§ **How to complete this task**
Return the records below exactly as they are written.

[Collected data entries]
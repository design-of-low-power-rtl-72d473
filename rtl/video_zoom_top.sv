// video_zoom_top: low-power video-in path and zoom-in core.
//
// Video-in path (27 MHz video clock): a CCIR 601/656 4:2:2 stream from the
// video decoder chip is split into timing codes and samples
// (bt656_decoder), tracked for new lines/fields/frames (video_timing),
// upsampled to 4:4:4 (chroma_422_to_444) and converted to RGB
// (ycrcb_to_rgb). The converter is clocked through clock_controller, which
// stops its clock while consecutive pixels are identical: this is the
// power-saving feature of the design. The RGB pixels get their place in the
// progressive frame (deinterlacer) and cross to the 100 MHz system clock in
// an asynchronous double line buffer (async_line_buffer). The mem_wr_*
// stream is the frame-store write port that a multiport memory controller
// would take; frame memory, processor, bus, display controller and DAC are
// outside this module.
//
// Zoom-in core (100 MHz system clock): zoom_in takes a region of interest
// read back from frame memory (zin_*) and returns it enlarged by 3/2 in
// both directions (zout_*), for the display path.
//
// Timing: a pixel reaches the converter output two video clocks after the
// 4:4:4 stage emits it (clock-controller register, then converter);
// p_valid/p_first are delayed by the same two clocks to stay aligned.
// Resets are synchronous, one per clock domain.
module video_zoom_top
  import vz_pkg::*;
#(
  parameter int LINE_PIX    = PAL_ACTIVE_PIX,
  parameter int FRAME_LINES = PAL_FRAME_LINES,
  parameter int ZOOM_LINE_W = 480,
  parameter int X_W         = $clog2(LINE_PIX),
  parameter int Y_W         = $clog2(FRAME_LINES)
) (
  // video clock domain
  input  logic                clk_vid,
  input  logic                rst_vid,
  input  logic [SAMPLE_W-1:0] vid_data,
  output logic                vid_trs_err,
  output logic                vid_field,
  output logic                vid_vblank,
  output logic                vid_new_line,
  output logic                vid_new_field,
  output logic                vid_new_frame,
  output logic                conv_clk_en,
  output logic                lb_overflow,
  // system clock domain
  input  logic                clk_sys,
  input  logic                rst_sys,
  output logic                mem_wr_valid,
  input  logic                mem_wr_ready,
  output rgb_t                mem_wr_data,
  output logic [X_W-1:0]      mem_wr_x,
  output logic [Y_W-1:0]      mem_wr_line,
  output logic                mem_wr_last,
  input  logic                zin_valid,
  output logic                zin_ready,
  input  rgb_t                zin_data,
  output logic                zout_valid,
  input  logic                zout_ready,
  output rgb_t                zout_data,
  output logic                zout_eol,
  output logic [1:0]          zout_kind
);

  // ---------------- line/field decoder ----------------
  logic                trs, trs_f, trs_v, trs_h;
  logic                s_valid, s_first;
  logic [SAMPLE_W-1:0] s_data;
  phase422_t           s_phase;

  bt656_decoder #(.W(SAMPLE_W), .ACTIVE_SAMPLES(2 * LINE_PIX)) u_decoder (
    .clk(clk_vid), .rst(rst_vid), .din(vid_data),
    .trs, .trs_err(vid_trs_err), .f(trs_f), .v(trs_v), .h(trs_h),
    .s_valid, .s_data, .s_phase, .s_first);

  // ---------------- timing generation ----------------
  logic [Y_W-2:0] line_idx;

  video_timing #(.LINE_IDX_W(Y_W - 1)) u_timing (
    .clk(clk_vid), .rst(rst_vid),
    .trs, .f(trs_f), .v(trs_v), .h(trs_h),
    .new_line(vid_new_line), .new_field(vid_new_field), .new_frame(vid_new_frame),
    .field(vid_field), .vblank(vid_vblank), .line_idx);

  // ---------------- 4:2:2 to 4:4:4 ----------------
  logic p_valid, p_first;
  ycc_t p_pix;

  chroma_422_to_444 #(.W(SAMPLE_W)) u_444 (
    .clk(clk_vid), .rst(rst_vid),
    .s_valid, .s_data, .s_phase, .s_first,
    .p_valid, .p_first, .p_pix);

  // ---------------- clock controller + YCrCb to RGB ----------------
  logic [SAMPLE_W-1:0] y_prev, cr_prev, cb_prev;
  logic                conv_clk;
  rgb_t                rgb;

  clock_controller #(.W(SAMPLE_W)) u_clkctl (
    .clk(clk_vid), .rst(rst_vid),
    .y_in(p_pix.y), .cr_in(p_pix.cr), .cb_in(p_pix.cb),
    .y_prev, .cr_prev, .cb_prev,
    .gclk(conv_clk), .clk_en(conv_clk_en));

  ycrcb_to_rgb #(.IN_W(SAMPLE_W), .OUT_W(COLOR_W)) u_conv (
    .clk(conv_clk), .rst(rst_vid),
    .y(y_prev), .cr(cr_prev), .cb(cb_prev),
    .r(rgb.r), .g(rgb.g), .b(rgb.b));

  // pixel strobes follow the two-clock path through controller and converter
  logic [1:0] pv_d, pf_d;

  always_ff @(posedge clk_vid) begin
    if (rst_vid) begin
      pv_d <= '0;
      pf_d <= '0;
    end else begin
      pv_d <= {pv_d[0], p_valid};
      pf_d <= {pf_d[0], p_first};
    end
  end

  // ---------------- deinterlacing ----------------
  logic           w_valid, w_last;
  logic [X_W-1:0] w_x;
  logic [Y_W-1:0] w_line;
  rgb_t           w_data;

  deinterlacer #(.LINE_PIX(LINE_PIX), .FRAME_LINES(FRAME_LINES), .X_W(X_W), .Y_W(Y_W)) u_deint (
    .clk(clk_vid), .rst(rst_vid),
    .p_valid(pv_d[1]), .p_first(pf_d[1]), .p_pix(rgb),
    .field(vid_field), .line_idx,
    .w_valid, .w_x, .w_line, .w_last, .w_data);

  // ---------------- clock-domain crossing ----------------
  async_line_buffer #(.DATA_W(PIX_W), .LINE_PIX(LINE_PIX), .X_W(X_W), .Y_W(Y_W)) u_linebuf (
    .wclk(clk_vid), .wrst(rst_vid),
    .w_valid, .w_x, .w_line, .w_last, .w_data, .w_overflow(lb_overflow),
    .rclk(clk_sys), .rrst(rst_sys),
    .r_valid(mem_wr_valid), .r_ready(mem_wr_ready), .r_data(mem_wr_data),
    .r_x(mem_wr_x), .r_line(mem_wr_line), .r_last(mem_wr_last));

  // ---------------- zoom-in ----------------
  zoom_in #(.NCH(3), .CH_W(COLOR_W), .LINE_W(ZOOM_LINE_W)) u_zoom (
    .clk(clk_sys), .rst(rst_sys),
    .in_valid(zin_valid), .in_ready(zin_ready), .in_data(zin_data),
    .out_valid(zout_valid), .out_ready(zout_ready), .out_data(zout_data),
    .out_eol(zout_eol), .out_kind(zout_kind));

endmodule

§ **Answer to this problem**
repository design-of-low-power-rtl-72d473
filename rtl/video_zoom_top.sv
// video_zoom_top: low-power video-in path and zoom-in core.
//
// Video-in path (27 MHz video clock): a CCIR 601/656 4:2:2 stream from the
// video decoder chip is split into timing codes and samples
// (bt656_decoder), tracked for new lines/fields/frames (video_timing),
// upsampled to 4:4:4 (chroma_422_to_444) and converted to RGB
// (ycrcb_to_rgb). The converter is clocked through clock_controller, which
// stops its clock while consecutive pixels are identical: this is the
// power-saving feature of the design. The RGB pixels get their place in the
// progressive frame (deinterlacer) and cross to the 100 MHz system clock in
// an asynchronous double line buffer (async_line_buffer). The mem_wr_*
// stream is the frame-store write port that a multiport memory controller
// would take; frame memory, processor, bus, display controller and DAC are
// outside this module.
//
// Zoom-in core (100 MHz system clock): zoom_in takes a region of interest
// read back from frame memory (zin_*) and returns it enlarged by 3/2 in
// both directions (zout_*), for the display path.
//
// Timing: a pixel reaches the converter output two video clocks after the
// 4:4:4 stage emits it (clock-controller register, then converter);
// p_valid/p_first are delayed by the same two clocks to stay aligned.
// Resets are synchronous, one per clock domain.
module video_zoom_top
  import vz_pkg::*;
#(
  parameter int LINE_PIX    = PAL_ACTIVE_PIX,
  parameter int FRAME_LINES = PAL_FRAME_LINES,
  parameter int ZOOM_LINE_W = 480,
  parameter int X_W         = $clog2(LINE_PIX),
  parameter int Y_W         = $clog2(FRAME_LINES)
) (
  // video clock domain
  input  logic                clk_vid,
  input  logic                rst_vid,
  input  logic [SAMPLE_W-1:0] vid_data,
  output logic                vid_trs_err,
  output logic                vid_field,
  output logic                vid_vblank,
  output logic                vid_new_line,
  output logic                vid_new_field,
  output logic                vid_new_frame,
  output logic                conv_clk_en,
  output logic                lb_overflow,
  // system clock domain
  input  logic                clk_sys,
  input  logic                rst_sys,
  output logic                mem_wr_valid,
  input  logic                mem_wr_ready,
  output rgb_t                mem_wr_data,
  output logic [X_W-1:0]      mem_wr_x,
  output logic [Y_W-1:0]      mem_wr_line,
  output logic                mem_wr_last,
  input  logic                zin_valid,
  output logic                zin_ready,
  input  rgb_t                zin_data,
  output logic                zout_valid,
  input  logic                zout_ready,
  output rgb_t                zout_data,
  output logic                zout_eol,
  output logic [1:0]          zout_kind
);

  // ---------------- line/field decoder ----------------
  logic                trs, trs_f, trs_v, trs_h;
  logic                s_valid, s_first;
  logic [SAMPLE_W-1:0] s_data;
  phase422_t           s_phase;

  bt656_decoder #(.W(SAMPLE_W), .ACTIVE_SAMPLES(2 * LINE_PIX)) u_decoder (
    .clk(clk_vid), .rst(rst_vid), .din(vid_data),
    .trs, .trs_err(vid_trs_err), .f(trs_f), .v(trs_v), .h(trs_h),
    .s_valid, .s_data, .s_phase, .s_first);

  // ---------------- timing generation ----------------
  logic [Y_W-2:0] line_idx;

  video_timing #(.LINE_IDX_W(Y_W - 1)) u_timing (
    .clk(clk_vid), .rst(rst_vid),
    .trs, .f(trs_f), .v(trs_v), .h(trs_h),
    .new_line(vid_new_line), .new_field(vid_new_field), .new_frame(vid_new_frame),
    .field(vid_field), .vblank(vid_vblank), .line_idx);

  // ---------------- 4:2:2 to 4:4:4 ----------------
  logic p_valid, p_first;
  ycc_t p_pix;

  chroma_422_to_444 #(.W(SAMPLE_W)) u_444 (
    .clk(clk_vid), .rst(rst_vid),
    .s_valid, .s_data, .s_phase, .s_first,
    .p_valid, .p_first, .p_pix);

  // ---------------- clock controller + YCrCb to RGB ----------------
  logic [SAMPLE_W-1:0] y_prev, cr_prev, cb_prev;
  logic                conv_clk;
  rgb_t                rgb;

  clock_controller #(.W(SAMPLE_W)) u_clkctl (
    .clk(clk_vid), .rst(rst_vid),
    .y_in(p_pix.y), .cr_in(p_pix.cr), .cb_in(p_pix.cb),
    .y_prev, .cr_prev, .cb_prev,
    .gclk(conv_clk), .clk_en(conv_clk_en));

  ycrcb_to_rgb #(.IN_W(SAMPLE_W), .OUT_W(COLOR_W)) u_conv (
    .clk(conv_clk), .rst(rst_vid),
    .y(y_prev), .cr(cr_prev), .cb(cb_prev),
    .r(rgb.r), .g(rgb.g), .b(rgb.b));

  // pixel strobes follow the two-clock path through controller and converter
  logic [1:0] pv_d, pf_d;

  always_ff @(posedge clk_vid) begin
    if (rst_vid) begin
      pv_d <= '0;
      pf_d <= '0;
    end else begin
      pv_d <= {pv_d[0], p_valid};
      pf_d <= {pf_d[0], p_first};
    end
  end

  // ---------------- deinterlacing ----------------
  logic           w_valid, w_last;
  logic [X_W-1:0] w_x;
  logic [Y_W-1:0] w_line;
  rgb_t           w_data;

  deinterlacer #(.LINE_PIX(LINE_PIX), .FRAME_LINES(FRAME_LINES), .X_W(X_W), .Y_W(Y_W)) u_deint (
    .clk(clk_vid), .rst(rst_vid),
    .p_valid(pv_d[1]), .p_first(pf_d[1]), .p_pix(rgb),
    .field(vid_field), .line_idx,
    .w_valid, .w_x, .w_line, .w_last, .w_data);

  // ---------------- clock-domain crossing ----------------
  async_line_buffer #(.DATA_W(PIX_W), .LINE_PIX(LINE_PIX), .X_W(X_W), .Y_W(Y_W)) u_linebuf (
    .wclk(clk_vid), .wrst(rst_vid),
    .w_valid, .w_x, .w_line, .w_last, .w_data, .w_overflow(lb_overflow),
    .rclk(clk_sys), .rrst(rst_sys),
    .r_valid(mem_wr_valid), .r_ready(mem_wr_ready), .r_data(mem_wr_data),
    .r_x(mem_wr_x), .r_line(mem_wr_line), .r_last(mem_wr_last));

  // ---------------- zoom-in ----------------
  zoom_in #(.NCH(3), .CH_W(COLOR_W), .LINE_W(ZOOM_LINE_W)) u_zoom (
    .clk(clk_sys), .rst(rst_sys),
    .in_valid(zin_valid), .in_ready(zin_ready), .in_data(zin_data),
    .out_valid(zout_valid), .out_ready(zout_ready), .out_data(zout_data),
    .out_eol(zout_eol), .out_kind(zout_kind));

endmodule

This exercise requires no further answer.